* Activity *
Your task is to transcribe the entries below exactly, from their first line down to the line containing "for (int n = 0; n < 500; n++) begin", and to stop there.

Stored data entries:
───
// tb_csa42 - checks the 4-2 compressor: sum row + carry row must equal
// a + b + d + e (mod 2^YW) for random and all-ones rows.
module tb_csa42;
  localparam int YW = 32;
  logic [YW-1:0] a, b, d, e, s, c;
  int checks = 0, failures = 0;

  csa42 #(.YW(YW)) dut (.a, .b, .d, .e, .s, .c);

  initial begin
    #100000;
    failures++;
    $display("TB_RESULT checks=%0d failures=%0d", checks, failures);
    $finish;
  end

  initial begin
    for (int n = 0; n < 500; n++) begin
      a = $urandom; b = $urandom; d = $urandom; e = $urandom;
      if (n == 0) begin a = '1; b = '1; d = '1; e = '1; end
      #1;
      checks++;
      if (YW'(s + c) !== YW'(a + b + d + e)) begin
        failures++;
        $display("csa42 mismatch a=%h b=%h d=%h e=%h s=%h c=%h", a, b, d, e, s, c);
      end
    end
    $display("TB_RESULT checks=%0d failures=%0d", checks, failures);
    $finish;
  end
endmodule
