// wallace_tree - pipelined Wallace tree of the Booth/Wallace multiplier.
//
// Reduces NPP partial-product rows (YW bits each) to a sum row and a carry row
// whose total equals the sum of the inputs modulo 2^YW.  Each level takes its
// rows in groups of four through 4-2 unit adders; a leftover group of three
// goes through a 3-2 unit adder and any other leftover row is carried along
// through a register.  Every level ends in a register, so the latency is
// LEVELS = dot_pkg::wallace_levels(NPP) cycles and a new set of rows can enter
// every cycle.  For nine rows this gives the 4-2/4-2/FF, 4-2/FF, 3-2
// arrangement of the original multiplier design; for the four rows of an 8-bit
// operand it is a single 4-2 level.  With NPP <= 2 the rows pass straight
// through.  Registers are not reset; the caller tracks which stages hold
// valid data.
module wallace_tree
  import dot_pkg::*;
#(
  parameter int NPP = 4,
  parameter int YW  = 32
) (
  input  logic          clk,
  input  logic [YW-1:0] rows [NPP],
  output logic [YW-1:0] s,
  output logic [YW-1:0] c
);
  localparam int LEVELS = wallace_levels(NPP);

  for (genvar l = 0; l < LEVELS; l++) begin : g_lvl
    localparam int NIN  = wallace_rows_at(NPP, l);
    localparam int NOUT = wallace_next_rows(NIN);
    localparam int Q    = NIN / 4;
    localparam int R    = NIN % 4;

    logic [YW-1:0] din [NPP];
    logic [YW-1:0] nxt [NPP];
    logic [YW-1:0] q   [NPP];

    if (l == 0) begin : g_from_in
      assign din = rows;
    end else begin : g_from_prev
      assign din = g_lvl[l-1].q;
    end

    for (genvar g = 0; g < Q; g++) begin : g_c42
      csa42 #(.YW(YW)) u_c42 (
        .a(din[4*g]), .b(din[4*g+1]), .d(din[4*g+2]), .e(din[4*g+3]),
        .s(nxt[2*g]), .c(nxt[2*g+1])
      );
    end

    if (R == 3) begin : g_c32
      csa32 #(.YW(YW)) u_c32 (
        .a(din[4*Q]), .b(din[4*Q+1]), .d(din[4*Q+2]),
        .s(nxt[2*Q]), .c(nxt[2*Q+1])
      );
    end else begin : g_pass
      for (genvar j = 0; j < R; j++) begin : g_row
        assign nxt[2*Q+j] = din[4*Q+j];
      end
    end

    for (genvar j = NOUT; j < NPP; j++) begin : g_unused
      assign nxt[j] = '0;
    end

    always_ff @(posedge clk) q <= nxt;
  end

  if (LEVELS == 0) begin : g_direct
    assign s = rows[0];
    if (NPP > 1) begin : g_two
      assign c = rows[1];
    end else begin : g_one
      assign c = '0;
    end
  end else begin : g_out
    assign s = g_lvl[LEVELS-1].q[0];
    assign c = g_lvl[LEVELS-1].q[1];
  end
endmodule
───
* Problem solution *
// tb_csa42 - checks the 4-2 compressor: sum row + carry row must equal
// a + b + d + e (mod 2^YW) for random and all-ones rows.
module tb_csa42;
  localparam int YW = 32;
  logic [YW-1:0] a, b, d, e, s, c;
  int checks = 0, failures = 0;

  csa42 #(.YW(YW)) dut (.a, .b, .d, .e, .s, .c);

  initial begin
    #100000;
    failures++;
    $display("TB_RESULT checks=%0d failures=%0d", checks, failures);
    $finish;
  end

  initial begin
    for (int n = 0; n < 500; n++) begin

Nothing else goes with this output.